I'm having a freebie tomorrow and my book is priced at 99c. Will be interesting to see the number of downloads, but I expect there will be more to it than price alone.


----------



## Guest (May 15, 2012)

You guys with the statistical analysis and crystal balls gazing into imagined algorithms (_what if there ARE none_?) slay me.  What does any of that have to do with the craft of writing good fiction?  Nada. Being popular for this writer was left behind in high school.  Now that doesn't mean that pricing is easy or at times a dilemma. It is.  Nor does it mean we all don't care about selling books, save for those ultra-liberals who believe in making all books free and camping out in parks in the name of "fairness." 

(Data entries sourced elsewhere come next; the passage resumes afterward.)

// bool_adder: the BoolAdder unit, an iterative first-order masked
// Kogge-Stone carry network over Boolean sharings.
//
// Inputs are the preprocessed propagate p = a ^ b and generate g = a & b
// sharings from BoolBitwise (for a subtraction the caller has already
// inverted b; cin = 1 then adds the +1). Six iterations x = 1..6 update
//   P <- P & (P << y)            DOM-indep,  refreshed with z2
//   G <- G ^ (P & (G << y))      DOM-indep*, refreshed with z3
// with shifts y = 1, 2, 4, 8, 8, 8 (spans 2, 4, 8, 16, 24, 32 bits). Because
// G and P of one group are never both 1 the OR of the textbook recurrence
// is an XOR, which keeps the update linear apart from the AND. The carry in
// is folded into bit 0 before the first iteration: G0 becomes g0 | p0 =
// g0 ^ p0 and P0 becomes 0, so that G and P stay mutually exclusive.
// The result is sum = p ^ (G << 1 | cin), computed share by share.
//
// Structure: a 6-bit one-hot ring counter (000001 .. 100000) selects the
// shift and the input multiplexers (bitwise results when x = 1, the unit's
// own registered outputs afterwards). Each iteration occupies two cycles:
// the DOM-indep cross-product register (tp) and the post-compression
// register (pc), which are cleared alternately. In the last iteration the
// pc stage is left out: the sum is formed combinationally from tp and is
// captured by the ALU's output register, which takes the part of pc.
//
// Timing: start is a one-cycle pulse in the first cycle in which p and g
// are valid (they must stay valid until done). done is high for one cycle,
// 11 cycles after start, with sum valid in that cycle; the unit is then idle
// again. The shift schedule, counter and register placement follow the
// description; merging the last pc stage into the output register, the
// carry-in handling and the FSM are this design's choices.
module bool_adder
  import masked_alu_pkg::*;
(
  input  logic   clk,
  input  logic   rst_n,
  input  logic   start,
  input  logic   cin,
  input  share_t p,
  input  share_t g,
  input  word_t  zp,     // refresh for the propagate chain (z2)
  input  word_t  zg,     // refresh for the generate chain (z3)
  output share_t sum,
  output logic   done,
  output logic   busy
);

  typedef enum logic [1:0] {S_IDLE, S_PC, S_TP, S_LAST} state_e;
  state_e      st_q;
  logic [5:0]  cnt_q;     // one-hot iteration counter, x = 1 .. 6

  logic cap_tp, cap_pc, clr;
  assign cap_tp = (st_q == S_IDLE && start) || (st_q == S_TP);
  assign cap_pc = (st_q == S_PC);
  assign clr    = (st_q == S_LAST);
  assign done   = (st_q == S_LAST);
  assign busy   = (st_q != S_IDLE);

  always_ff @(posedge clk or negedge rst_n) begin
    if (!rst_n) begin
      st_q  <= S_IDLE;
      cnt_q <= 6'b000001;
    end else begin
      unique case (st_q)
        S_IDLE: if (start) st_q <= S_PC;
        S_PC: begin
          cnt_q <= {cnt_q[4:0], cnt_q[5]};
          st_q  <= S_TP;
        end
        S_TP:   st_q <= cnt_q[5] ? S_LAST : S_PC;
        S_LAST: begin
          cnt_q <= 6'b000001;
          st_q  <= S_IDLE;
        end
        default: st_q <= S_IDLE;
      endcase
    end
  end

  // First-iteration inputs: the carry in is folded into bit 0, which then
  // generates g0 | p0 and propagates nothing (its propagate is a public 0),
  // so G and P stay mutually exclusive.
  share_t g_in, p_in;
  assign g_in.s0 = {g.s0[XLEN-1:1], g.s0[0] ^ (cin & p.s0[0])};
  assign g_in.s1 = {g.s1[XLEN-1:1], g.s1[0] ^ (cin & p.s1[0])};
  assign p_in.s0 = {p.s0[XLEN-1:1], p.s0[0] & ~cin};
  assign p_in.s1 = {p.s1[XLEN-1:1], p.s1[0] & ~cin};

  // Registered (pc) outputs of the two DOM-indep units.
  share_t pp, gp, gtp;

  // Input multiplexers.
  share_t pm, gm;
  assign pm = cnt_q[0] ? p_in : pp;
  assign gm = cnt_q[0] ? g_in : gp;

  // Shifters, driven by the counter.
  share_t ps, gs;
  always_comb begin
    priority case (1'b1)
      cnt_q[0]: begin ps.s0 = pm.s0 << 1; ps.s1 = pm.s1 << 1;
                      gs.s0 = gm.s0 << 1; gs.s1 = gm.s1 << 1; end
      cnt_q[1]: begin ps.s0 = pm.s0 << 2; ps.s1 = pm.s1 << 2;
                      gs.s0 = gm.s0 << 2; gs.s1 = gm.s1 << 2; end
      cnt_q[2]: begin ps.s0 = pm.s0 << 4; ps.s1 = pm.s1 << 4;
                      gs.s0 = gm.s0 << 4; gs.s1 = gm.s1 << 4; end
      default:  begin ps.s0 = pm.s0 << 8; ps.s1 = pm.s1 << 8;
                      gs.s0 = gm.s0 << 8; gs.s1 = gm.s1 << 8; end
    endcase
  end

  dom_indep #(.W(XLEN), .XOR_C(1'b0)) u_prop (
    .clk(clk), .rst_n(rst_n), .clear(clr), .cap_tp(cap_tp), .cap_pc(cap_pc),
    .a0(ps.s0), .a1(ps.s1), .b0(pm.s0), .b1(pm.s1), .c0('0), .c1('0),
    .r(zp), .q0(pp.s0), .q1(pp.s1), .q_tp0(), .q_tp1()
  );

  dom_indep #(.W(XLEN), .XOR_C(1'b1)) u_gen (
    .clk(clk), .rst_n(rst_n), .clear(clr), .cap_tp(cap_tp), .cap_pc(cap_pc),
    .a0(gs.s0), .a1(gs.s1), .b0(pm.s0), .b1(pm.s1), .c0(gm.s0), .c1(gm.s1),
    .r(zg), .q0(gp.s0), .q1(gp.s1), .q_tp0(gtp.s0), .q_tp1(gtp.s1)
  );

  // Post-processing: sum = p ^ (carries), carries = G << 1 with cin at bit 0.
  // Forced to zero outside the done cycle.
  always_comb begin
    if (done) begin
      sum.s0 = p.s0 ^ {gtp.s0[XLEN-2:0], cin};
      sum.s1 = p.s1 ^ {gtp.s1[XLEN-2:0], 1'b0};
    end else begin
      sum = '0;
    end
  end

  a_start_idle: assert property (@(posedge clk) disable iff (!rst_n)
    start |-> (st_q == S_IDLE))
    else $error("bool_adder: start while busy");

endmodule
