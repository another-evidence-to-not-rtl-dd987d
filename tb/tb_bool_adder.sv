// tb_bool_adder: checks the iterative masked Kogge-Stone adder. The
// testbench plays the part of the preprocessing: every cycle it supplies a
// fresh sharing of p = a ^ b and g = a & b (for subtraction with b
// inverted and cin = 1). It checks that done comes exactly 11 cycles after
// start, that the sum recombines to a + b (or a - b), that the one-hot
// counter visits all six states with the shifts 1, 2, 4, 8, 8, 8, that the
// output is zero outside the done cycle, and includes carry-chain corner
// cases (all-ones plus one, zero minus one).
module tb_bool_adder;
  import masked_alu_pkg::*;
  logic clk = 1'b0, rst_n = 1'b0, start = 1'b0, cin = 1'b0, done, busy;
  share_t p, g, sum;
  word_t zp, zg;
  word_t pa, pb;
  int checks = 0, failures = 0;

  bool_adder dut (.*);

  always #5 clk = ~clk;

  initial begin
    repeat (20000) @(posedge clk);
    failures++;
    $display("watchdog expired");
    $display("TB_RESULT checks=%0d failures=%0d", checks, failures);
    $finish;
  end

  // Fresh sharings of the preprocessed operands every cycle.
  always @(negedge clk) begin
    word_t bx, m;
    bx = cin ? ~pb : pb;
    m = $urandom; p.s0 = m; p.s1 = (pa ^ bx) ^ m;
    m = $urandom; g.s0 = m; g.s1 = (pa & bx) ^ m;
    zp = $urandom; zg = $urandom;
  end

  task automatic check(input bit ok, input string what);
    checks++;
    if (!ok) begin failures++; $display("FAIL %s", what); end
  endtask

  task automatic run(input word_t x, input word_t y, input bit s);
    int n;
    logic [5:0] seen;
    word_t expv;
    pa = x; pb = y; cin = s;
    @(negedge clk);
    start = 1'b1;
    @(negedge clk);
    start = 1'b0;
    n = 1; seen = '0;
    while (!done && n < 40) begin
      check(sum == '0, "sum zero before done");
      seen |= dut.cnt_q;
      @(negedge clk);
      n++;
    end
    expv = s ? (x - y) : (x + y);
    check(n == LAT_ADD - 2, $sformatf("done %0d cycles after start", n));
    check(seen == 6'b111111, "counter visited all six iterations");
    check((sum.s0 ^ sum.s1) == expv,
          $sformatf("%h %s %h = %h, got %h", x, s ? "-" : "+", y, expv, sum.s0 ^ sum.s1));
    @(negedge clk);
    check(!busy && sum == '0, "idle after done");
  endtask

  initial begin
    pa = '0; pb = '0;
    @(negedge clk); rst_n = 1'b1;
    run(32'hFFFF_FFFF, 32'h0000_0001, 1'b0);
    run(32'h0000_0000, 32'h0000_0001, 1'b1);
    run(32'h7FFF_FFFF, 32'h0000_0001, 1'b0);
    run(32'h8000_0000, 32'h8000_0000, 1'b0);
    run(32'h1234_5678, 32'h1234_5678, 1'b1);
    for (int i = 0; i < 200; i++) run($urandom, $urandom, i[0]);
    $display("TB_RESULT checks=%0d failures=%0d", checks, failures);
    $finish;
  end
endmodule
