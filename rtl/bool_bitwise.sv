// bool_bitwise: the BoolBitwise unit of the masked ALU. It computes, in
// parallel on one pair of Boolean sharings a and b:
//   xor_q   = a ^ b, remasked with z5 in both domains and then registered
//   not_q   = ~a (share 0 inverted), registered
//   andor_q = a & b, or a | b when or_sel is set
// The AND is a generic first-order DOM-dep AND (dom_dep_and, masks z0, z1,
// z4). OR reuses the same gate through De Morgan: share 0 of both inputs and
// of the product is inverted, which is linear and stays inside domain 0.
// The register after the XOR remasking follows the description (without it
// the remasking mask is visible to a glitch-extended probe); registering NOT
// as well is this design's choice so that every bitwise result has the same
// one-cycle latency. The adder preprocessing (propagate = xor_q,
// generate = andor_q with or_sel low) uses the same outputs.
//
// Timing: results are valid one cycle after en rises and stay valid while
// en is high and the inputs are held; vld flags this. With en low all
// registers are cleared.
module bool_bitwise
  import masked_alu_pkg::*;
(
  input  logic   clk,
  input  logic   rst_n,
  input  logic   en,
  input  logic   or_sel,
  input  share_t a,
  input  share_t b,
  input  masks_t z,
  output share_t xor_q,
  output share_t not_q,
  output share_t andor_q,
  output logic   vld
);

  // De Morgan input inversion for OR (domain 0 only).
  word_t ga0, gb0, g0, g1;
  assign ga0 = or_sel ? ~a.s0 : a.s0;
  assign gb0 = or_sel ? ~b.s0 : b.s0;

  dom_dep_and #(.W(XLEN)) u_mand (
    .clk  (clk),
    .rst_n(rst_n),
    .en   (en),
    .a0   (ga0),
    .a1   (a.s1),
    .b0   (gb0),
    .b1   (b.s1),
    .zb0  (z.z0),
    .zb1  (z.z1),
    .zr   (z.z4),
    .q0   (g0),
    .q1   (g1)
  );

  // The selection of the output inversion is registered along with the
  // product so that it matches the data it applies to.
  logic or_sel_q;

  always_ff @(posedge clk or negedge rst_n) begin
    if (!rst_n) begin
      xor_q    <= '0;
      not_q    <= '0;
      or_sel_q <= 1'b0;
      vld      <= 1'b0;
    end else if (!en) begin
      xor_q    <= '0;
      not_q    <= '0;
      or_sel_q <= 1'b0;
      vld      <= 1'b0;
    end else begin
      xor_q.s0 <= a.s0 ^ b.s0 ^ z.z5;
      xor_q.s1 <= a.s1 ^ b.s1 ^ z.z5;
      not_q.s0 <= ~a.s0;
      not_q.s1 <= a.s1;
      or_sel_q <= or_sel;
      vld      <= 1'b1;
    end
  end

  assign andor_q.s0 = or_sel_q ? ~g0 : g0;
  assign andor_q.s1 = g1;

endmodule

*Ed McBain* (God rest him) has a bunch of his backlist up now, most at 4.99 although there are a few weird prices also, like $6.15. WTF is with that? Now my readers tell me my stuff is good, well written, why haven't they heard of me?, yada yada, but I'm no Ed McBain or *"Dutch" Leonard*. Still, when I first put a couple novels up on Christmas Eve, 2010, I priced them at $7.77 .  I was ignorant you see, and hadn't yet caught the lemming qualities of this board. (Please note it wasn't me that called it a *hen house*--some man who complains about not getting laid by his wife. I have no such complaints. (I think his wife is a lovely woman.  ) Anyway, after hanging out here and having my Road to Damascus moment, I brought the prices down to 2.99 and experienced slow sales growth.  At the end of Feb. I pushed them up to 3.99 save for the first in the series, then dumped a bunch of short stories up at .99 and 1.99. I'm wondering though, what would have happened if I'd left them all 7.77.  Maybe I'll try to be ignorant again. Often the man who knows no better succeeds against all odds without knowing the odds. (That's not a Twainism, but I can hear him saying it.)


----------



## Edward W. Robertson (May 18, 2010)

What's with the false dichotomy that you can EITHER spend time studying Amazon OR spend time learning how to write books? I spent a decade learning how to write. I've spent three months watching Amazon.

I won't claim mastery of either, but it turns out there are 24 hours in a day. Wizard of time-management that I am, I somehow manage to pack both writing and number-watching into a single day.

EDIT: Sorry, apparently it's my cranky hour. Been up since 3:30. Still, it's bogus to dismiss all interest in the way Amazon works. It's really, really interesting, isn't it? This is the largest online retailer in the world, and this is how they're choosing to sell books. And they're changing all the time! I'd find that interesting even if I didn't have a financial interest in what those changes meant. Even when it hurts our sales, the upheaval we're going through--sometimes on a monthly or even daily basis--is fascinating.


----------



## NathanWrann (May 5, 2011)

MikeAngel said:


> What does any of that have to do with the craft of writing good fiction?


Nothing. But it does have a little to do with selling good fiction.


----------



## MosesSiregarIII (Jul 15, 2010)

And I'm back. I wonder how important the "popularity" sorting is anyway. If you type anything into Amazon's main search box, the first sorting you get is by 'relevance,' not popularity. It takes an extra step to sort by popularity. Because 'relevance' is the default and because people also browse the bestselling lists and the top-rated lists (and alsobots and listmania and whatever else I'm forgetting), I wonder how much 'popularity' sorting matters.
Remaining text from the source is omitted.